One thing a lot of online course gurus point out that I agree with is that a lot of the value for people is time. Yes, you can learn almost anything for free online, like how to pursue traditional or self-publishing. But it will take you a ton of time to sift through all the garbage and actually find the good info. If a course is truly good, and it can teach you how to do something very specific, in a very effective way, in a very condensed amount of time? Yeah, that’s worth something.
So picture me in the spring of 2020 freaking out over the world trashfire and also money and my career. All this guru-talk got in my head. Okay, I’ve taught literally hundreds of creative writing workshops. I could make a really good one, film it once, put it up online, and make that sweet, sweet passive income every month. It was such a soothing thought. And I started doing it: I had a course, a topic, an extensive Google Doc where I was outlining and scripting it out.
The only thing freaking me out was the price, because $500 minimum was drilled into my head. And the more the course started to take shape, the less I wanted to work on it. So by July 2020, I stopped.
I just had a Moment one day. I cannot remember what triggered it exactly, but you guys remember summer of 2020, right? It was just…awful. Everything about it. And I got to a point where I thought, what are you doing?
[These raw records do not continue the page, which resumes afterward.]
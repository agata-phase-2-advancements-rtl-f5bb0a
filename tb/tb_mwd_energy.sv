// Testbench for mwd_energy. Feeds exponentially decaying pulses (tau = 500 samples) on a
// baseline and compares, sample by sample, the trapezoid with a direct evaluation of the
// MWD and moving-sum formulas over the stored input history; then checks that the captured
// energy equals the model's trapezoid cfg_peak samples after the capture request, and that
// the deconvolution makes it match the height of the step within 1 %.
// Timing: a free-running clock drives the block; a watchdog ends the run with a failure
// counted if the test has not finished after a fixed number of cycles.
module tb_mwd_energy;
  logic clk = 0, rst_n = 0;
  always #5 clk = ~clk;
  localparam int M = 200, L = 64, PEAK = 150;
  logic smp_en = 0;
  logic [15:0] x = 16'd2000, cfg_baseline = 16'd2000;
  logic [10:0] cfg_m = 11'(M), cfg_l = 11'(L), cfg_peak = 11'(PEAK);
  logic [23:0] cfg_k;
  logic [5:0]  cfg_shift = 6'd6;
  logic trig = 0;
  logic signed [47:0] trap;
  logic e_valid;
  logic [15:0] energy;
  int checks = 0, failures = 0, n = 0;
  longint b [$], mw [$];
  longint tmodel [$];
  int ecount = 0;
  int unsigned elast;

  mwd_energy #(.W(16), .MAX_M(2000), .MAX_L(2000), .E_W(16)) dut (.*);
  initial cfg_k = 24'((64'd1 << 24) / 500);

  function automatic longint bget(int i); return (i < 0) ? 0 : b[i]; endfunction
  function automatic longint mget(int i); return (i < 0) ? 0 : mw[i]; endfunction

  task automatic sample(input int v);
    longint s, m, t;
    @(negedge clk); x = 16'(v); smp_en = 1;
    b.push_back(longint'(v) - 2000);
    s = 0;
    for (int k = n - M; k < n; k++) s += bget(k);
    m = bget(n) - bget(n - M) + ((s * longint'(cfg_k)) >>> 24);
    mw.push_back(m);
    t = 0;
    for (int k = n - L + 1; k <= n; k++) t += mget(k);
    tmodel.push_back(t);
    @(negedge clk); smp_en = 0;
    checks++;
    if (trap != t) begin
      failures++;
      if (failures < 5) $display("FAIL n=%0d trap=%0d model=%0d", n, trap, t);
    end
    n++;
    @(negedge clk); @(negedge clk);
  endtask

  always @(negedge clk) if (rst_n && e_valid) begin ecount++; elast = energy; end

  task automatic pulse(input int amp, input int len, input real step);
    int n0;
    for (int i = 0; i < len; i++) begin
      sample(2000 + int'($rtoi(real'(amp) * $exp(-real'(i) / 500.0))));
      if (i == 5) begin
        n0 = n - 1;
        @(negedge clk); trig = 1; @(negedge clk); trig = 0;
      end
    end
    checks++;
    if (ecount == 0 || longint'(elast) != (tmodel[n0 + PEAK] >>> 6)) begin
      failures++; $display("FAIL energy %0d model %0d", elast, tmodel[n0 + PEAK] >>> 6);
    end
    checks++;
    if (real'(elast) < 0.99 * step || real'(elast) > 1.01 * step) begin
      failures++; $display("FAIL amplitude %0d vs %f", elast, step);
    end
  endtask

  initial begin
    repeat (3) @(posedge clk); rst_n = 1;
    repeat (300) sample(2000);
    pulse(5000, 600, 5000.0);
    // the second pulse sits on the tail of the first: the filter measures the step height
    pulse(12000, 600, 12000.0 - 5000.0 * $exp(-600.0 / 500.0));
    checks++; if (ecount != 2) failures++;
    $display("TB_RESULT checks=%0d failures=%0d", checks, failures);
    $finish;
  end
  initial begin
    repeat (20000) @(posedge clk);
    failures++;
    $display("TB_RESULT checks=%0d failures=%0d", checks, failures);
    $finish;
  end
endmodule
I had gone from a place of selfish fear (selfish in a not necessarily negative way; it’s okay to worry about your finances and your health and your well-being during a pandemic) to more “okay, my work is still going fine and if there are people out there who are trying to write their first novel during all this world trashfire, I want to help them and I don’t want to charge a crapton of money to do it.”
And money mindset is a HUGE thing in this online course guru world. The basic thing they want you to get your head around is that it’s not selfish to want wealth, and that the more wealth you have and the bigger your business, the more people you can serve. All true. But so much of that depends on what you’re offering. I’ve seen fairly pricey courses where the creator has a team of people working and they are giving serious attention and value to those who enroll. But that’s not always the case.
It’s not selfish to want wealth. It IS selfish to slap together a course on something you haven’t mastered yourself, then target newbies to the field and charge them hundreds or thousands of dollars with big promises you can’t deliver on.
An incredible author might not be an incredible writing teacher. An incredible writing teacher might not be a super successful published author. And writers and teachers are both professions we’re supposed to believe are always underpaid, like “oh well that’s just how it is,” and I don’t think it should be that way. I do not judge any author out there for wanting to put an online course together as another source of income, because earning a living writing is hard.
But it’s not an excuse to scam people, either.